[[ Records for this task, beginning ]]

# Complete evolvable hardware on an FPGA: compact GA core, test bench and evolvable individuals

This design evolves small digital circuits in hardware. A circuit, the
*individual*, is a fixed grid of 32 tiny programmable cells. Its function is set
entirely by a 1024-bit chromosome, which holds the contents of the cells'
look-up tables. A genetic algorithm proposes chromosomes. A hardware test
module runs each one against a table of input / expected-output pairs and
scores it. The algorithm then moves toward the better one.

Three parts that usually sit in software are hardware here:

- the genetic algorithm, which is a *compact* GA (cGA);
- the fitness evaluation;
- the individuals themselves.

Only one step is left to a host processor: loading each new chromosome pair
into the two individuals. On an FPGA that means partial reconfiguration
through the configuration port. In this RTL it is a plain write port
(`cfg_*`). Together the host and this RTL form a complete evolution loop.

## The compact genetic algorithm

A cGA stores no population. It keeps one probability per gene instead,
the *probabilistic vector* (PV): 1024 values of 16 bits, where 0x8000 means
0.5. Each generation does the following:

1. Sample two chromosomes A and B. Gene *i* of a chromosome is 1 when a fresh
   16-bit random number is below PV[i].
2. Score both.
3. Hold one binary tournament: the fitter is the winner. On a tie, A wins.
4. For each gene where winner and loser differ, move PV[i] by the step *t*
   toward the winner's bit. The result is kept inside [*d*, 1 − *d*].

The step sets the effective population size (t = 1/N). The default is
0x0400 = 1/64, which corresponds to 64 individuals. The margin *d* keeps
every gene slightly random, so it acts as a built-in single-gene mutation.
Its default is 0x07AE, about 3 %. Neither value is fixed in hardware: both
are registers the host writes.

Two options are set in `REG_CONFIG`:

- **Elitism** (bit 0). The chromosome memory holding the last winner is not
  resampled, so the winner meets a new challenger in the next generation.
- **Additional mutation** (bit 1). This mutates whole LUTs, which a
  single-gene rate cannot do. Two extra random generators, one per
  individual, are used. At the first gene of each 16-gene LUT, a random
  number below `REG_MUTPROB` marks the LUT as mutated. The 16 genes of a
  mutated LUT then take random bits instead of PV samples. This helps the
  search leave local maxima.

## Core phases (`cga_core`)

The core is a sequencer over three memories:

- the PV, a 1024 × 16 block RAM;
- chromosome A, 32 × 32;
- chromosome B, 32 × 32.

`REG_STATUS[3:0]` shows the current phase:

| phase | code | what happens | length |
|---|---|---|---|
| INIT | 1 | reseed the RNGs, write 0x8000 to all PV elements | about 1 030 clocks |
| GEN | 2 | `lutfg_generator` produces one 32-gene cell word for A and for B per pass; its 5-bit counter walks the genes, a memory pointer walks the 32 cells | 32 × 611 clocks |
| WREC | 3 | stall: the host reads the chromosomes and deploys them, then writes CTRL.deployed | host-defined |
| FEV | 4 | `testing_module` scores both individuals | 10 × tests + 2 |
| CMP | 5 | pick the winner, latch both fitness values | 1 clock |
| UPD | 6 | `pv_update` walks all 1024 genes | 2 clocks/gene + 4 per differing gene |

After UPD the generation counter increments and the core returns to GEN.
Writing CTRL.start restarts from INIT at any time.

### Generation: `lutfg_generator`, `rng`, `lfsr16`

The generator has four random number generators:

- RNG A and RNG B sample the two individuals;
- two more feed the additional mutation.

For each gene, the generator:

1. reads the PV element;
2. raises REQUEST;
3. waits until every RNG reports READY;
4. compares each number with the PV element and stores the gene bits.

After 32 genes it raises `ready`. Each RNG is a buffer filled one *noise bit*
per clock. The noise bit is the XOR of two 16-bit Fibonacci LFSRs, which
shift right and feed bit 15:

- one LFSR uses 2 taps (bits 6 and 0);
- the other uses 4 taps (bits 9, 5, 4 and 0).

The 32-bit seed is split between them: the low half goes to the 2-tap LFSR,
the high half to the 4-tap LFSR. REINIT loads the seed, and AVAILABLE shows
that the RNG is idle.

A 16-bit number takes 16 clocks, plus a handshake. A gene costs 19 clocks
and a cell 611. Note that neither LFSR is maximal length: from seed 1 their
periods are 434 and 57 337. Mixing them gives usable but not strong numbers.
The tap positions are kept exactly as the algorithm specifies them.

### Update: `pv_update`

Each gene goes through a small state machine:

1. READ: address the PV element.
2. READONE: latch the element and both gene bits.
3. Genes that agree are skipped.
4. STA: set up the add/subtract with the enable bit.
5. RFA: read the adder result.
6. WRT: write the element back.
7. CMP: wait for the write to complete.

An add is enabled only while the element is below 1 − d, and a subtract only
while it is above d. The result is clamped to that bound. Each time the
margin stops or limits an update, `clamp_hit` pulses; the SoC counts these
pulses in `REG_DBG_CLAMP`. The upper bound is min(1 − d, P + t).

## The evolvable individual

### Cell (`ehw_cell`)

One cell fits one Virtex-4 slice. It has:

- two 4-input LUTs, F and G, fed by the same four inputs;
- a multiplexer that picks between them using the cell's own flip-flop.

So a cell is a 5-input function of (state, 4 inputs), stored as 32 genes.
The bit selected is `luts[31 − {q, in}]`. The register updates only while
`ce` is high.

### Grid (`ehw_individual`)

There are four columns of eight cells. Cell *c* = 8·column + row holds
chromosome bits [32c+31 : 32c].

- Column 0 reads the 8-bit input word.
- Each later column reads the eight outputs of the column before it.
- Cells in rows 0, 2, 4 and 6 read the low nibble of that word.
- Cells in rows 1, 3, 5 and 7 read the high nibble.
- The output is column 3.

Routing is fixed and is not evolved. Because every cell is registered, an
input word reaches the output after four enabled clocks.

### Wrapper (`ehw_wrapper`)

The wrapper drives one individual through INPUT, CONTROL, OUTPUT and STATE
registers:

- CONTROL codes: EMPTY 0x00, START 0x01, RESET 0x02.
- STATE codes: waiting 0x02, complete 0x03 (the low bit means complete),
  running 0x00.
- FSM: WAIT_DATA → RESET_FF → ASSERT_CE → CLOCK_1 … CLOCK_4 →
  DEASSERT_ALL.
- An EMPTY word must come between two commands.
- RESET clears the cells and the output.
- START runs the four clocks and latches the output.

STATE and OUTPUT are registered. COMPLETE becomes visible 7 clocks after
START is presented.

### Testing module (`testing_module`)

The test memory holds up to 256 triplets (I, O, D):

- I is the input;
- O is the expected output;
- D is a don't-care mask.

An output R passes when `(R | D) == (O | D)`. The fitness is the number of
passed tests.

The module drives K = 2 wrappers in lockstep. Each test takes 10 clocks:
RESET, EMPTY, START, four evaluation clocks and the completion handshake.
The RESET for the next test is issued in the clock where COMPLETE is seen.
For each test, a results memory stores `{pass bits, outputs}` so the host
can read it back. A full set of 256 tests takes 2 562 clocks.

## SoC top (`ehw_soc`) and the host protocol

The top combines `cga_core` and `testing_module`. It adds a register bus
with these timing rules:

- A write takes one cycle.
- `bus_rdata` is valid one clock after `bus_re`.
- A `*_DAT` read must come at least two clocks after its `*_IDX` write.

| addr | name | access | meaning |
|---|---|---|---|
| 0x00 | CTRL | W | b0 start (INIT then evolve), b1 deployment done, b2 reseed RNGs |
| 0x01 | CONFIG | RW | b0 elitism, b1 additional mutation |
| 0x02 | STATUS | R | [3:0] phase, b5 evaluating, b6 fitness ready, b7 winner is B |
| 0x03 | STEP | RW | update step t (reset 0x0400) |
| 0x04 | MARGIN | RW | threshold d (reset 0x07AE) |
| 0x05 | MUTPROB | RW | LUT mutation probability, 16-bit fraction |
| 0x06 | NTESTS | RW | number of tests used (reset 256) |
| 0x07 | GENCOUNT | R | completed generations |
| 0x08–0x0B | SEED0–3 | RW | seeds of RNG A, B, mutation A, mutation B |
| 0x10 / 0x11 | FIT_A / FIT_B | R | fitness of this generation |
| 0x12 / 0x13 | DBG_MUT / DBG_CLAMP | R | mutated LUTs, margin stops |
| 0x20 / 0x21 | CHROM_IDX / CHROM_DAT | W / R | {B-select, cell} → 32 genes |
| 0x22 / 0x23 | PV_IDX / PV_DAT | W / R | gene → PV element |
| 0x24 / 0x25 | TEST_IDX / TEST_DAT | W / W | test → {D, O, I} in bits 23:0 |
| 0x26 / 0x27 | RES_IDX / RES_DAT | W / R | test → {pass B, pass A, out B, out A} |

The host loop is:

1. Write the test set and NTESTS.
2. Write CTRL = 1.
3. Wait for `irq_wrec`. Read the 2 × 32 chromosome words and write each one
   to the deployment port (`cfg_we[k]`, `cfg_cell`, `cfg_data`). Then write
   CTRL = 2.
4. Wait for `irq_fit`. Optionally read FIT_A, FIT_B and STATUS.
5. Repeat from step 3.

A host can stop when a fitness value equals the number of tests.

With the default settings, one generation takes about 19 600 clocks for
sampling and 2 562 for scoring, plus 2 000–4 000 for the update, plus the
deployment time. Sampling dominates the time because of the bit-serial
random numbers.

## Where this design fills gaps or departs from the original system

- **The processor, bus, DDR memory, UART, the configuration access port and
  the bitstream builder** are not included. The builder is the software that
  computes frame addresses and writes LUT bits into partial bitstreams. The
  register bus and the deployment port stand in their place. In the FPGA
  system the LUT contents live in configuration memory. Here they sit in a
  register file inside each individual.
- **Random number width.** The original system names both 8-bit and 16-bit
  numbers. This design uses 16 bits (`rng` parameter `WIDTH`), because the
  numbers are compared with 16-bit PV elements.
- **RUNNING code.** The original STATE table gives RUNNING and waiting the
  same code, 0x02. Here RUNNING is 0x00, so that "low bit set" still means
  complete.
- **Update bound.** The upper clamp is min(1 − d, P + t), which matches the
  definition of the margin.
- **Tie rule, register map, default seeds and cycle counts** are this
  design's own choices. The one exception is the 10 clocks per test, which
  follows the original system. Also this design's own: the zero-seed guard
  (a zero seed loads 0x0001), the results-memory layout, and the way LUT
  mutations draw their random bits.
- **Elitism.** Elitism is a single flag that stops the winner's memory
  from being resampled. The host may set or clear it in any phase, and
  that runtime switching is the only way persistent and non-persistent
  elitism are told apart. The "high selection pressure" option is not
  implemented.
- **Generation rate.** At 100 MHz the hardware part of one generation
  takes about 0.25 ms. The rest of each generation, building and sending
  two partial bitstreams, happens outside this RTL and sets the overall
  rate. The original system reports 226 to 247 generations per second
  with that software included.
- **Size.** The design holds the standard 1024-gene individual. The extended
  16-component individual (a 16 384-bit genome and a 32-bit data path) is not
  built. The core's `NCELLS` parameter sizes the PV and chromosome memories,
  but the testing module and individuals are fixed at 32 cells.

## Files

Files in `rtl/`:

- `ehw_pkg.sv`: sizes, command and state codes, the test-triplet struct, the
  phase enum and the register map.
- `ehw_cell.sv`, `ehw_individual.sv`, `ehw_wrapper.sv`: the individual.
- `testing_module.sv`: fitness evaluation.
- `lfsr16.sv`, `rng.sv`, `lutfg_generator.sv`: random sampling.
- `pv_update.sv`, `bram_sp.sv`, `cga_core.sv`: the algorithm.
- `ehw_soc.sv`: the top.

Files in `tb/`: each `tb_<module>.sv` checks its module against independent
reference models in `ehw_ref_pkg.sv`. Every testbench prints
`TB_RESULT checks=N failures=M`. The testbenches cover:

- cycle counts: RNG 17, wrapper 7, test 10 per vector, generator 609, cell
  611 in the core;
- LFSR periods;
- update arithmetic and margin clamping;
- elitism, mutation and tie rules.

`tb_cga_core` evolves a 64-gene OneMax problem to completion, with the host
computing fitness. `tb_ehw_soc` runs the full-size system at its default
parameters for 24 generations on 4-input parity. In that run the host model:

- deploys each pair over the bus;
- checks both fitness values, the results memory and all 1 024 PV elements
  after every update;
- switches elitism, LUT mutation, a large step and a reseed on during the
  run;
- restarts the core in the middle of an update pass and checks that the
  vector is back at 0.5;
- counts each of these mechanisms, and fails if one never happens.

`tb_parity_evolution` runs the benchmark workload itself. It evolves a
4-input parity generator (16 tests, output bit 0 relevant, default step
and margin, no options) until one individual passes every test, and then
re-scores that chromosome with the reference model. It typically needs
about 4 600 generations (the original system averaged about 4 400), which is
about 110 million clocks and a little over a minute of simulation. For 5 to 8 inputs only the `SIZES` list changes;
those runs take proportionally longer.

## Simulating

With Verilator 5:

```
verilator --binary --timing --assert -Wno-fatal --top-module tb_ehw_soc \
  -y rtl -y tb rtl/ehw_pkg.sv tb/ehw_ref_pkg.sv tb/tb_ehw_soc.sv -o sim
./obj_dir/sim
```

Replace `tb_ehw_soc` with any other testbench name. All modules are
synthesizable, and the packages are the only shared files. `tb_ehw_soc`
takes about 20 s and `tb_cga_core` about 7 s; every other testbench except
`tb_parity_evolution` finishes in seconds.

[[ Records for this task, end ]]

Look back at the data above. Transcribe exactly the lines starting at the line that contains "per clock. The" and ending at the line that contains "input word reaches".

[Reply to the exercise]
per clock. The noise bit is the XOR of two 16-bit Fibonacci LFSRs, which
shift right and feed bit 15:

- one LFSR uses 2 taps (bits 6 and 0);
- the other uses 4 taps (bits 9, 5, 4 and 0).

The 32-bit seed is split between them: the low half goes to the 2-tap LFSR,
the high half to the 4-tap LFSR. REINIT loads the seed, and AVAILABLE shows
that the RNG is idle.

A 16-bit number takes 16 clocks, plus a handshake. A gene costs 19 clocks
and a cell 611. Note that neither LFSR is maximal length: from seed 1 their
periods are 434 and 57 337. Mixing them gives usable but not strong numbers.
The tap positions are kept exactly as the algorithm specifies them.

### Update: `pv_update`

Each gene goes through a small state machine:

1. READ: address the PV element.
2. READONE: latch the element and both gene bits.
3. Genes that agree are skipped.
4. STA: set up the add/subtract with the enable bit.
5. RFA: read the adder result.
6. WRT: write the element back.
7. CMP: wait for the write to complete.

An add is enabled only while the element is below 1 − d, and a subtract only
while it is above d. The result is clamped to that bound. Each time the
margin stops or limits an update, `clamp_hit` pulses; the SoC counts these
pulses in `REG_DBG_CLAMP`. The upper bound is min(1 − d, P + t).

## The evolvable individual

### Cell (`ehw_cell`)

One cell fits one Virtex-4 slice. It has:

- two 4-input LUTs, F and G, fed by the same four inputs;
- a multiplexer that picks between them using the cell's own flip-flop.

So a cell is a 5-input function of (state, 4 inputs), stored as 32 genes.
The bit selected is `luts[31 − {q, in}]`. The register updates only while
`ce` is high.

### Grid (`ehw_individual`)

There are four columns of eight cells. Cell *c* = 8·column + row holds
chromosome bits [32c+31 : 32c].

- Column 0 reads the 8-bit input word.
- Each later column reads the eight outputs of the column before it.
- Cells in rows 0, 2, 4 and 6 read the low nibble of that word.
- Cells in rows 1, 3, 5 and 7 read the high nibble.
- The output is column 3.

Routing is fixed and is not evolved. Because every cell is registered, an
input word reaches the output after four enabled clocks.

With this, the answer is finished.